Finance Bill measures hailed
CIOT and ATT have welcomed the publication of draft Finance Bill legislation containing measures the two bodies had been calling for.
Draft legislation on support for pension saving addresses a longstanding inequality which the CIOT’s Low Incomes Tax Reform Group (LITRG) have been campaigning on since 2018.
The legislation aims to address the issue of an estimated more than one million low-income workers (mostly women) not receiving a government incentive to save into their workplace pensions. The issue arises because workers contributing to net pay arrangement workplace pensions do not get tax relief on some or all of their pension contributions if they do not earn enough. By contrast, if their employer chooses to operate a relief at source scheme, the worker obtains tax relief via a separate mechanism, even if they are a non-taxpayer.
The government’s proposal will give equivalent payments to those missing out on tax relief, enabling those affected to claim an average estimated rebate of £53 a year.
CIOT President Susan Ball said: ‘This is another step towards ending this pension injustice affecting more than a million low-income workers. LITRG deserve huge credit for their role in building support and momentum for this much-needed change.’
However, Kelly Sizer, who has been leading LITRG’s campaign on this issue, expressed disappointment that HMRC will only be implementing payments to those affected from 2025/26 – backdated to 2024/25. ‘Given that this issue has been known about for many years, and the numbers affected have been steadily increasing, we would have liked to have seen backdating to at least the 2021/22 tax year,’ she said.
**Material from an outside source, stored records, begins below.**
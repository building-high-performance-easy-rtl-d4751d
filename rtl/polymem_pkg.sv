// polymem_pkg: shared types and helper functions of the polymorphic parallel
// memory (PolyMem).
//
// A PolyMem stores a 2D matrix in p x q memory banks so that one access can
// read or write p*q elements of a chosen shape in a single cycle. The
// arrangement of the data over the banks is fixed at build time by the
// "scheme"; each scheme makes a subset of the access shapes ("access types")
// conflict-free, i.e. every element of the access falls in a different bank.
//
//   scheme  conflict-free access types
//   ReO     rectangle (p x q)
//   ReRo    rectangle, row (1 x pq), main and secondary diagonal
//   ReCo    rectangle, column (pq x 1), main and secondary diagonal
//   RoCo    row, column, rectangle
//   ReTr    rectangle, transposed rectangle (q x p)
//
// The scheme list and the access types follow the published PolyMem/PRF
// scheme table. The numeric encodings, and the order in which a scheme's
// access types are listed by scheme_access(), are choices of this design.
package polymem_pkg;

  typedef enum logic [2:0] {
    SCHEME_REO  = 3'd0,
    SCHEME_RERO = 3'd1,
    SCHEME_RECO = 3'd2,
    SCHEME_ROCO = 3'd3,
    SCHEME_RETR = 3'd4
  } scheme_e;

  // Access shapes, anchored at (i, j):
  //   ACC_RE  p x q rectangle, (i + k/q, j + k%q)
  //   ACC_RO  1 x pq row,      (i, j + k)
  //   ACC_CO  pq x 1 column,   (i + k, j)
  //   ACC_MD  main diagonal,   (i + k, j + k)
  //   ACC_SD  secondary diag., (i + k, j - k)
  //   ACC_TR  q x p rectangle, (i + k/p, j + k%p)
  typedef enum logic [2:0] {
    ACC_RE = 3'd0,
    ACC_RO = 3'd1,
    ACC_CO = 3'd2,
    ACC_MD = 3'd3,
    ACC_SD = 3'd4,
    ACC_TR = 3'd5
  } access_e;

  // Operations of the matrix kernel (pm_matrix_kernel):
  //   OP_MM1  OUT = B x C
  //   OP_MM2  OUT = B x C, then OUT = C x B (mirrored pair)
  //   OP_POW  A := A x A, repeated h times (A to the power 2^h)
  typedef enum logic [1:0] {
    OP_MM1 = 2'd0,
    OP_MM2 = 2'd1,
    OP_POW = 2'd2
  } mat_op_e;

  // Number of access types a scheme supports conflict-free.
  function automatic int unsigned scheme_num_access(scheme_e s);
    case (s)
      SCHEME_REO:  return 1;
      SCHEME_RERO: return 4;
      SCHEME_RECO: return 4;
      SCHEME_ROCO: return 3;
      SCHEME_RETR: return 2;
      default:     return 1;
    endcase
  endfunction

  // The idx-th access type supported by scheme s (idx < scheme_num_access(s)).
  function automatic access_e scheme_access(scheme_e s, int unsigned idx);
    case (s)
      SCHEME_RERO: case (idx)
                     0: return ACC_RE;
                     1: return ACC_RO;
                     2: return ACC_MD;
                     default: return ACC_SD;
                   endcase
      SCHEME_RECO: case (idx)
                     0: return ACC_RE;
                     1: return ACC_CO;
                     2: return ACC_MD;
                     default: return ACC_SD;
                   endcase
      SCHEME_ROCO: case (idx)
                     0: return ACC_RO;
                     1: return ACC_CO;
                     default: return ACC_RE;
                   endcase
      SCHEME_RETR: case (idx)
                     0: return ACC_RE;
                     default: return ACC_TR;
                   endcase
      default:     return ACC_RE;
    endcase
  endfunction

  // True when scheme s lists access type a.
  function automatic bit scheme_supports(scheme_e s, access_e a);
    for (int unsigned k = 0; k < scheme_num_access(s); k++)
      if (scheme_access(s, k) == a) return 1'b1;
    return 1'b0;
  endfunction

endpackage
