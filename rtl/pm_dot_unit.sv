// pm_dot_unit: L-lane multiply and adder tree of the matrix kernels.
//
// dot = sum over t of (a[t] * b[t]) >>> FRAC, in W-bit two's complement
// arithmetic that wraps on overflow. FRAC = 0 gives plain integer
// products; FRAC > 0 treats the words as fixed-point numbers with FRAC
// fraction bits (each product is rescaled before the sum, truncating towards
// minus infinity). Purely combinational: the kernel registers around it.
// The document's kernels compute in single-precision floating point; the
// fixed-point arithmetic is this design's substitute.
module pm_dot_unit #(
  parameter int unsigned L    = 16,
  parameter int unsigned W    = 32,
  parameter int unsigned FRAC = 0
) (
  input  logic [W-1:0] a [L],
  input  logic [W-1:0] b [L],
  output logic [W-1:0] dot
);

  always_comb begin
    logic signed [2*W-1:0] prod;
    logic [W-1:0] sum;
    sum = '0;
    for (int t = 0; t < L; t++) begin
      prod = $signed(a[t]) * $signed(b[t]);
      sum  = sum + W'(prod >>> FRAC);
    end
    dot = sum;
  end

endmodule
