// polymem_addr_shuffle: Read/Write Address Shuffle of the PolyMem.
//
// The AGU/m/A stage produces, for every lane k of an access, the bank that
// holds element k (bank[k]) and its address inside that bank (addr[k]). This
// crossbar turns that lane-ordered view into a bank-ordered one: for every
// bank b it finds the enabled lane whose element lives in b and forwards that
// lane's address (bank_addr[b]), its index (bank_sel[b], used by the data
// shuffle to route write data) and a hit bit (bank_hit[b], used as the bank
// write enable for writes). An access is conflict-free when no two enabled
// lanes name the same bank; otherwise conflict is raised and the highest
// numbered lane wins the bank. Lanes with lane_en low (masked-off lanes of a
// masked write) take no bank. Purely combinational, a p*q x p*q crossbar.
// The conflict output is this design's own addition.
module polymem_addr_shuffle #(
  parameter int unsigned L  = 16,
  parameter int unsigned AW = 10,
  localparam int unsigned BW = (L > 1) ? $clog2(L) : 1
) (
  input  logic [BW-1:0] bank      [L],
  input  logic [AW-1:0] addr      [L],
  input  logic [L-1:0]  lane_en,
  output logic [AW-1:0] bank_addr [L],
  output logic [BW-1:0] bank_sel  [L],
  output logic [L-1:0]  bank_hit,
  output logic          conflict
);

  always_comb begin
    conflict = 1'b0;
    for (int b = 0; b < L; b++) begin
      bank_addr[b] = '0;
      bank_sel[b]  = '0;
      bank_hit[b]  = 1'b0;
      for (int k = 0; k < L; k++) begin
        if (lane_en[k] && (int'(bank[k]) == b)) begin
          if (bank_hit[b]) conflict = 1'b1;
          bank_hit[b]  = 1'b1;
          bank_addr[b] = addr[k];
          bank_sel[b]  = BW'(k);
        end
      end
    end
  end

endmodule
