// tb_polymem_addr_shuffle: drives the address crossbar with random
// permutations of the 16 banks (every lane enabled, and random lane masks)
// and checks per bank the forwarded address, the lane index and the hit bit;
// then makes two enabled lanes name the same bank and expects conflict,
// and checks that the same clash on a masked-off lane is ignored.
module tb_polymem_addr_shuffle;
  localparam int L = 16, AW = 10;
  logic [3:0] bank [L];
  logic [AW-1:0] addr [L];
  logic [L-1:0] lane_en;
  logic [AW-1:0] bank_addr [L];
  logic [3:0] bank_sel [L];
  logic [L-1:0] bank_hit;
  logic conflict;
  int checks = 0, failures = 0;

  polymem_addr_shuffle #(.L(L), .AW(AW)) dut (.*);

  initial begin
    int perm [L];
    for (int n = 0; n < 300; n++) begin
      for (int k = 0; k < L; k++) perm[k] = k;
      perm.shuffle();
      for (int k = 0; k < L; k++) begin bank[k] = 4'(perm[k]); addr[k] = AW'($urandom); end
      lane_en = (n % 2 == 0) ? '1 : L'($urandom);
      #1;
      checks++;
      if (conflict) begin failures++; $display("FAIL false conflict"); end
      for (int k = 0; k < L; k++) begin
        checks++;
        if (bank_hit[perm[k]] !== lane_en[k] ||
            (lane_en[k] && (bank_addr[perm[k]] !== addr[k] || bank_sel[perm[k]] !== 4'(k)))) begin
          failures++;
          if (failures < 10) $display("FAIL lane %0d bank %0d", k, perm[k]);
        end
      end
      // clash lanes 3 and 9
      bank[9] = bank[3];
      lane_en = '1;
      #1;
      checks++;
      if (!conflict) begin failures++; $display("FAIL conflict missed"); end
      lane_en[9] = 1'b0;
      #1;
      checks++;
      if (conflict) begin failures++; $display("FAIL masked lane counted"); end
    end
    $display("TB_RESULT checks=%0d failures=%0d", checks, failures);
    $finish;
  end
  initial begin
    #100000;
    $display("FAIL watchdog");
    $display("TB_RESULT checks=%0d failures=%0d", checks, failures + 1);
    $finish;
  end
endmodule
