// polymem_agu: address generation unit (AGU) of the PolyMem.
//
// From the anchor coordinates (i, j) of a parallel access and its access type
// it produces the matrix coordinates of all p*q elements of the access, in the
// order the user sees them (lane k = k-th element of the shape):
//   rectangle (i + k/q, j + k%q)   row (i, j + k)      column (i + k, j)
//   main diag (i + k, j + k)       sec. diag (i + k, j - k)
//   transposed rectangle (i + k/p, j + k%p)
// Lane k is flagged out_of_range when its element lies outside the N x M
// matrix. Purely combinational. The shapes follow the access types of the
// PolyMem/PRF (i + alpha, j + beta in the block diagram); the lane order of
// the rectangles (row-major) and the out_of_range flag are this design's own
// choices.
module polymem_agu
  import polymem_pkg::*;
#(
  parameter int unsigned P  = 2,
  parameter int unsigned Q  = 8,
  parameter int unsigned N  = 96,
  parameter int unsigned M  = 96,
  localparam int unsigned L  = P * Q,
  localparam int unsigned IW = (N > 1) ? $clog2(N) : 1,
  localparam int unsigned JW = (M > 1) ? $clog2(M) : 1
) (
  input  logic [IW-1:0] i,
  input  logic [JW-1:0] j,
  input  access_e       acc,
  output logic [IW-1:0] ei [L],
  output logic [JW-1:0] ej [L],
  output logic [L-1:0]  out_of_range
);

  always_comb begin
    logic signed [31:0] di, dj, ii, jj;
    for (int k = 0; k < L; k++) begin
      case (acc)
        ACC_RE:  begin di = k / Q; dj = k % Q; end
        ACC_RO:  begin di = 0;     dj = k;     end
        ACC_CO:  begin di = k;     dj = 0;     end
        ACC_MD:  begin di = k;     dj = k;     end
        ACC_SD:  begin di = k;     dj = -k;    end
        ACC_TR:  begin di = k / P; dj = k % P; end
        default: begin di = k / Q; dj = k % Q; end
      endcase
      ii = int'(i) + di;
      jj = int'(j) + dj;
      out_of_range[k] = (ii >= int'(N)) || (jj < 0) || (jj >= int'(M));
      ei[k] = IW'(ii);
      ej[k] = JW'(jj);
    end
  end

endmodule
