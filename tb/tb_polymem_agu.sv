// tb_polymem_agu: checks the AGU's element coordinates and out-of-range
// flags for every access type at every anchor of an 8 x 16 matrix with
// 2 x 4 lanes, against the shapes written out directly in the testbench.
module tb_polymem_agu;
  import polymem_pkg::*;
  localparam int P = 2, Q = 4, N = 8, M = 16, L = P * Q;
  logic [2:0] i;
  logic [3:0] j;
  access_e acc;
  logic [2:0] ei [L];
  logic [3:0] ej [L];
  logic [L-1:0] out_of_range;
  int checks = 0, failures = 0;

  polymem_agu #(.P(P), .Q(Q), .N(N), .M(M)) dut (.*);

  initial begin
    for (int a = 0; a < 6; a++)
      for (int ii = 0; ii < N; ii++)
        for (int jj = 0; jj < M; jj++) begin
          acc = access_e'(a); i = 3'(ii); j = 4'(jj);
          #1;
          for (int k = 0; k < L; k++) begin
            int ci, cj; bit o;
            case (a)
              0: begin ci = ii + k / Q; cj = jj + k % Q; end
              1: begin ci = ii;         cj = jj + k;     end
              2: begin ci = ii + k;     cj = jj;         end
              3: begin ci = ii + k;     cj = jj + k;     end
              4: begin ci = ii + k;     cj = jj - k;     end
              default: begin ci = ii + k / P; cj = jj + k % P; end
            endcase
            o = ci >= N || cj < 0 || cj >= M;
            checks++;
            if (out_of_range[k] !== o || (!o && (ei[k] !== 3'(ci) || ej[k] !== 4'(cj)))) begin
              failures++;
              if (failures < 10) $display("FAIL acc %0d (%0d,%0d) lane %0d: got (%0d,%0d,%b) exp (%0d,%0d,%b)",
                                          a, ii, jj, k, ei[k], ej[k], out_of_range[k], ci, cj, o);
            end
          end
        end
    $display("TB_RESULT checks=%0d failures=%0d", checks, failures);
    $finish;
  end
  initial begin
    #100000;
    failures++;
    $display("FAIL watchdog");
    $display("TB_RESULT checks=%0d failures=%0d", checks, failures);
    $finish;
  end
endmodule
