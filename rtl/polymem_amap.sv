// polymem_amap: the "A" module of the PolyMem, the in-bank address function.
//
// Every p x q aligned block of the N x M matrix puts exactly one element in
// each bank, so the address inside a bank is the index of that block in
// row-major order:  A(i, j) = (i / p) * (M / q) + j / q.
// Each bank therefore holds N*M/(p*q) words. This is the standard PRF
// addressing; it reproduces the bank layout of the 6x6, 1x3 RoCo example of
// the design. It requires p | N and q | M. Purely combinational.
module polymem_amap #(
  parameter int unsigned P = 2,
  parameter int unsigned Q = 8,
  parameter int unsigned N = 96,
  parameter int unsigned M = 96,
  localparam int unsigned L  = P * Q,
  localparam int unsigned IW = (N > 1) ? $clog2(N) : 1,
  localparam int unsigned JW = (M > 1) ? $clog2(M) : 1,
  localparam int unsigned D  = (N * M) / L,
  localparam int unsigned AW = (D > 1) ? $clog2(D) : 1
) (
  input  logic [IW-1:0] ei   [L],
  input  logic [JW-1:0] ej   [L],
  output logic [AW-1:0] addr [L]
);

  always_comb begin
    for (int k = 0; k < L; k++)
      addr[k] = AW'((int'(ei[k]) / P) * (M / Q) + int'(ej[k]) / Q);
  end

endmodule
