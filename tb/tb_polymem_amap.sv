// tb_polymem_amap: checks the in-bank address function.
//  1. 1 x 3 banks, 6 x 6 matrix: each bank holds 12 words and the address
//     of (i, j) is the row-major index of its 1 x 3 block, 2*i + j/3 (the
//     bank layout of the RoCo example: elements 1, 4, 7, 10, ... in turn).
//  2. Every scheme's bank map together with this address function places
//     each element of a 2 x 8 / 32 x 32 and of a 2 x 4 / 8 x 16 matrix in
//     its own (bank, address) slot, all addresses below N*M/(p*q).
module tb_polymem_amap;
  import polymem_pkg::*;
  int checks = 0, failures = 0;

  logic [2:0] xi [3], xj [3];
  logic [3:0] xa [3];
  polymem_amap #(.P(1), .Q(3), .N(6), .M(6)) u_ex (.ei(xi), .ej(xj), .addr(xa));

  localparam int P = 2, Q = 8, N = 32, M = 32, L = 16, D = N * M / L;
  logic [4:0] ei [L], ej [L];
  logic [5:0] addr [L];
  logic [3:0] bk [5][L];
  polymem_amap #(.P(P), .Q(Q), .N(N), .M(M)) dut (.*);
  for (genvar s = 0; s < 5; s++) begin : g_s
    polymem_mmap #(.P(P), .Q(Q), .N(N), .M(M), .SCHEME(scheme_e'(s))) u_m (.ei(ei), .ej(ej), .bank(bk[s]));
  end

  initial begin
    for (int i = 0; i < 6; i++)
      for (int j = 0; j < 6; j += 3) begin
        for (int k = 0; k < 3; k++) begin xi[k] = 3'(i); xj[k] = 3'(j + k); end
        #1;
        for (int k = 0; k < 3; k++) begin
          checks++;
          if (xa[k] !== 4'(2 * i + j / 3)) begin
            failures++; $display("FAIL example (%0d,%0d): %0d", i, j + k, xa[k]);
          end
        end
      end
    for (int s = 0; s < 5; s++) begin
      bit used [L][D];
      for (int b = 0; b < L; b++) for (int a = 0; a < D; a++) used[b][a] = 0;
      for (int i = 0; i < N; i++) begin
        for (int k = 0; k < L; k++) ei[k] = 5'(i);
        for (int j0 = 0; j0 < M; j0 += L) begin
          for (int k = 0; k < L; k++) ej[k] = 5'(j0 + k);
          #1;
          for (int k = 0; k < L; k++) begin
            checks++;
            if (int'(addr[k]) >= D || used[bk[s][k]][addr[k]]) begin
              failures++;
              if (failures < 10) $display("FAIL scheme %0d (%0d,%0d) bank %0d addr %0d reused", s, i, j0 + k, bk[s][k], addr[k]);
            end else used[bk[s][k]][addr[k]] = 1;
          end
        end
      end
    end
    $display("TB_RESULT checks=%0d failures=%0d", checks, failures);
    $finish;
  end
  initial begin
    #100000;
    $display("FAIL watchdog");
    $display("TB_RESULT checks=%0d failures=%0d", checks, failures + 1);
    $finish;
  end
endmodule
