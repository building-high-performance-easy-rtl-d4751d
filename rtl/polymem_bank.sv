// polymem_bank: one memory bank (M_vh) of the PolyMem, a block-RAM style
// memory of D words of W bits.
//
// Port 0 reads or writes; ports 1..NRP-1 only read. Reads are synchronous:
// rdata[p] holds the word at raddr[p] of the previous cycle (one cycle of
// latency, like an FPGA block RAM with its output register off). A read of
// the word being written in the same cycle returns the old word
// (read-first). The memory is not reset. The number of ports is a build-time
// choice, as the document allows the number of read/write ports to be
// configured; the read-first behaviour is this design's choice.
module polymem_bank #(
  parameter int unsigned D   = 576,
  parameter int unsigned W   = 64,
  parameter int unsigned NRP = 1,
  localparam int unsigned AW = (D > 1) ? $clog2(D) : 1
) (
  input  logic          clk,
  input  logic          we,
  input  logic [W-1:0]  wdata,
  input  logic [AW-1:0] raddr [NRP],  // raddr[0] is also the write address
  output logic [W-1:0]  rdata [NRP]
);

  logic [W-1:0] mem [D];

  always_ff @(posedge clk) begin
    for (int p = 0; p < NRP; p++) rdata[p] <= mem[raddr[p]];
    if (we) mem[raddr[0]] <= wdata;
  end

endmodule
CIOT and ATT also both welcomed draft legislation making it less likely that divorcing couples will be hit by capital gains tax (CGT) charges. The proposal to give separating couples a longer window in which to transfer assets on a ‘no gain, no loss’ basis had been suggested by both bodies during an Office of Tax Simplification (OTS) review of CGT which reported last year, and reflects a recommendation from that review.
Jon Stride, Vice Chair of the ATT Technical Steering Group, said: ‘The proposals will benefit many divorcing couples. It can take time to agree a fair split of assets and the current rules operate in an unfair and inconsistent way.’
The easement for divorcing couples is the second recommendation from the OTS CGT report to be legislated for, following the extension of the UK property CGT return window (another measure CIOT and ATT had pressed for). However, CIOT have pointed out that most of the OTS’s recommendations for simplifying CGT remain unimplemented, including some measures accepted by the government.
One measure not in the draft Finance Bill is any change to the timing of when the self-employed and landlords have to register with HMRC, following HMRC’s announcement that it has decided against changes in this area. CIOT and ATT welcomed this announcement. In responses to HMRC’s call for evidence, both had argued that any advantages to requiring earlier registration would be outweighed by the disadvantages.
John Cullinane, CIOT Director of Public Policy, said the proposed change would have meant ‘significant upheaval’ for the newly self-employed and first time landlords.
Jon Stride said he was ‘very disappointed’ not to see any response to the criticism from ATT and others about HMRC’s IT systems. ‘Feedback from our members suggests that improving the operation of HMRC’s IT systems and processes for dealing with self-assessment registration would greatly improve the experience both for taxpayers and their agents,’ he said.